Keywords: linear systems over commutative rings; regulator problem; duality principle; pole assignment

MSC 2010: 13P25; 93B25

1 Introduction

The mathematical theory of systems is a theory about mathematical models of real-life systems, which are often given by functions that describe the time dependence of a point in some state-space. This approach assumes that there are several internal variables to the system and that system itself evolves in terms of external inputs together with current internal states. Systems are not always simple enough to be described using linear models, but linear systems are very useful and widely applied. A linear system can then be presented in terms of the time-variable t as the right-hand-side equation together with a read-out equation

(1) x ( t + 1 ) = A x ( t ) + B u ( t ) , y ( t ) = C x ( t ) ,

where u ( t ) is the sequence of external inputs to the system, y ( t ) is the sequence of observations, and x ( t ) is the sequence of internal states. Inputs and outputs live in finite dimensional real vector spaces in the classical framework. This is also the case of I/O systems realized in a finite dimensional real vector space of internal states. Note that once bases in finite dimensional vector spaces of inputs, states, and outputs are fixed, the above dynamical equation gives rise to a system given by the triple ( A , B , C ) ∈ R n × n × R n × m × R p × n of real matrices.

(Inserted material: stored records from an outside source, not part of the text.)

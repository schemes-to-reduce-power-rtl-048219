// aes_key_expansion_tb: steps the key expansion unit through all ten rounds
// of the FIPS-197 key 2b7e1516... with the round constants 01..36 and checks
// rounds 1 and 10 against the published round keys and every round against
// the reference schedule; then does the same for random keys.
module aes_key_expansion_tb;
  import aes_ref_pkg::*;
  logic [127:0] ki, ko;
  logic [7:0]   rc;
  int checks = 0, failures = 0;
  logic [7:0] rcons [10] = '{8'h01, 8'h02, 8'h04, 8'h08, 8'h10, 8'h20, 8'h40, 8'h80, 8'h1B, 8'h36};

  aes_key_expansion dut (.key_in(ki), .rcon(rc), .key_out(ko));

  task automatic check(logic [127:0] got, logic [127:0] exp, string what);
    checks++;
    if (got !== exp) begin
      failures++;
      $display("FAIL %s: got %032h expected %032h", what, got, exp);
    end
  endtask

  task automatic run_key(logic [127:0] key, bit known);
    ki = key;
    for (int r = 1; r <= 10; r++) begin
      rc = rcons[r-1]; #1;
      check(ko, ref_round_key(key, r), $sformatf("key %032h round %0d", key, r));
      if (known && r == 1)  check(ko, 128'ha0fafe1788542cb123a339392a6c7605, "FIPS round 1");
      if (known && r == 10) check(ko, 128'hd014f9a8c9ee2589e13f0cc8b6630ca6, "FIPS round 10");
      ki = ko;
    end
  endtask

  initial begin
    #1_000_000;
    failures++;
    $display("FAIL watchdog");
    $display("TB_RESULT checks=%0d failures=%0d", checks, failures);
    $finish;
  end

  initial begin
    run_key(128'h2b7e151628aed2a6abf7158809cf4f3c, 1'b1);
    for (int n = 0; n < 30; n++) run_key(rand_blk(), 1'b0);
    $display("TB_RESULT checks=%0d failures=%0d", checks, failures);
    $finish;
  end
endmodule
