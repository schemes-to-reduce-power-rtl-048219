// aes_mixcol_unit: one output byte of the MixColumns transform.
//
// Computes y = 2*a ^ 3*b ^ c ^ d in GF(2^8) without a multiplier: a^b goes
// through a single multiply-by-two block, and b is added back in, since
// 2a ^ 3b = 2(a^b) ^ b. c^d is formed in parallel. Combinational; 16 of these
// units make up a full 128-bit MixColumns stage.
module aes_mixcol_unit (
  input  logic [7:0] a,   // multiplied by 2
  input  logic [7:0] b,   // multiplied by 3
  input  logic [7:0] c,
  input  logic [7:0] d,
  output logic [7:0] y
);
  logic [7:0] ab2;

  aes_xtime u_x2 (.i(a ^ b), .o(ab2));

  assign y = ab2 ^ (b ^ (c ^ d));
endmodule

In more general cases [1,2], scalars live in a commutative ring R . This commutative ring would be the field C of complex numbers [3], or in a finite field [4], in the ring Z / m Z of modular integers [5], in a polynomial ring [6], or in a ring of continuous functions [7]. In this paper, linear systems are given by triples ( A , B , C ) ∈ R n × n × R n × m × R p × n of matrices with entries in some commutative ring R of scalars. For general reading on the subject of linear systems over commutative rings and its applications the reader is referred to [1,2]. Some recent studies on the topic are [4,5,7,8,9, 10,11,12, 13,14]. References [6,15, 16,17] also deal with linear dynamical systems over commutative rings from the feedback regulation point of view.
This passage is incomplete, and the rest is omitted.